The Clergyman's Wife
A Pride and Prejudice Novel
by Molly Greeley
-Historical, Romance, Jane Austen related | Goodreads
Release date: December 3, 2019
Charlotte Collins, nee Lucas, is the respectable wife of Hunsford’s vicar, and sees to her duties by rote: keeping house, caring for their adorable daughter, visiting parishioners, and patiently tolerating the lectures of her awkward husband and his condescending patroness, Lady Catherine de Bourgh. Intelligent, pragmatic, and anxious to escape the shame of spinsterhood, Charlotte chose this life, an inevitable one so socially acceptable that its quietness threatens to overwhelm her. Then she makes the acquaintance of Mr. Travis, a local farmer and tenant of Lady Catherine..

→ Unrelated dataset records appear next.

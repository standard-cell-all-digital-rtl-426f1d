`timescale 1ps/1fs
// tb_mimo_tdc: 50 MHz reference, feedback edges offset by a random time
// (either sign, up to 3 ns). With weights set to the rounded channel
// resolutions, the 20-bit output must equal 8x the offset in ps (within
// 5 % plus two resolutions) in SIMO and in MIMO mode, and in MIMO mode the
// second conversions must be non-zero.
module tb_mimo_tdc;
  logic rst_n = 0, ref_clk = 0, fb_clk = 0, mimo_en = 0;
  logic [4:0] w1 [4] = '{5'd20, 5'd18, 5'd16, 5'd14};
  logic [4:0] w2 [4] = '{5'd18, 5'd16, 5'd14, 5'd12};
  logic signed [19:0] err;
  logic signed [10:0] n1 [4], n2 [4];
  int checks = 0, failures = 0;
  int off;
  real e;

  mimo_tdc dut (.rst_n, .ref_clk, .fb_clk, .clk_dsp(~ref_clk), .mimo_en, .w1, .w2, .err, .n1, .n2);

  initial begin
    #100_000_000;
    failures++;
    $display("TB_RESULT checks=%0d failures=%0d", checks, failures);
    $finish;
  end

  initial begin
    #5000 rst_n = 1;
    for (int k = 0; k < 400; k++) begin
      mimo_en = (k >= 200);
      off = $urandom_range(20, 3000);
      if (k % 2) off = -off;
      #(20000 - 3000);
      if (off > 0) begin ref_clk = 1; #(off); fb_clk = 1; #(3000 - off); end
      else         begin fb_clk = 1; #(-off); ref_clk = 1; #(3000 + off); end
      #7000 ref_clk = 0; fb_clk = 0;
      #3000;                            // err registered on the falling reference edge
      e = 8.0 * real'(off);
      checks++;
      if (real'(err) < e - 0.05 * (e < 0.0 ? -e : e) - 320.0 || real'(err) > e + 0.05 * (e < 0.0 ? -e : e) + 320.0) begin
        failures++;
        if (failures < 10) $display("mimo=%0d off=%0d err=%0d", mimo_en, off, err);
      end
      if (mimo_en) begin
        checks++;
        if (n2[0] == 0 && (off < 0 ? -off : off) > 100) begin failures++; $display("no second conversion"); end
      end
    end
    $display("TB_RESULT checks=%0d failures=%0d", checks, failures);
    $finish;
  end
endmodule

In Mr. Travis’ company, Charlotte feels appreciated, heard, and seen. For the first time in her life, Charlotte begins to understand emotional intimacy and its effect on the heart—and how breakable that heart can be. With her sensible nature confronted, and her own future about to take a turn, Charlotte must now question the role of love and passion in a woman’s life, and whether they truly matter for a clergyman’s wife.
Excerpt:
Prologue
Autumn
Mr. Collins walks like a man who has never become comfortable with his height: his shoulders hunched, his neck thrust forward. His legs cross great stretches of ground with a single stride. I see him as I pass the bedroom window, and for a moment I am arrested, my lungs squeezing painfully under my ribs, the pads of my fingers pressed against the cool glass. The next moment, I am moving down the stairs, holding my hem above my ankles. When I push open the front door and step out into the lane, I raise my eyes and find Mr. Collins only a few feet distant.
Mr. Collins sees me and lifts his hat. His brow is damp with the exertion of walking and his expression is one of mingled anticipation and wariness. Seeing it, the tightness in my chest dissipates. Later, when I have time to reflect, I will perhaps wonder how it is possible to simultaneously want something so much and so little, but in the moment before Mr. Collins speaks, as I step toward him through the fallen leaves, I am awash in calm.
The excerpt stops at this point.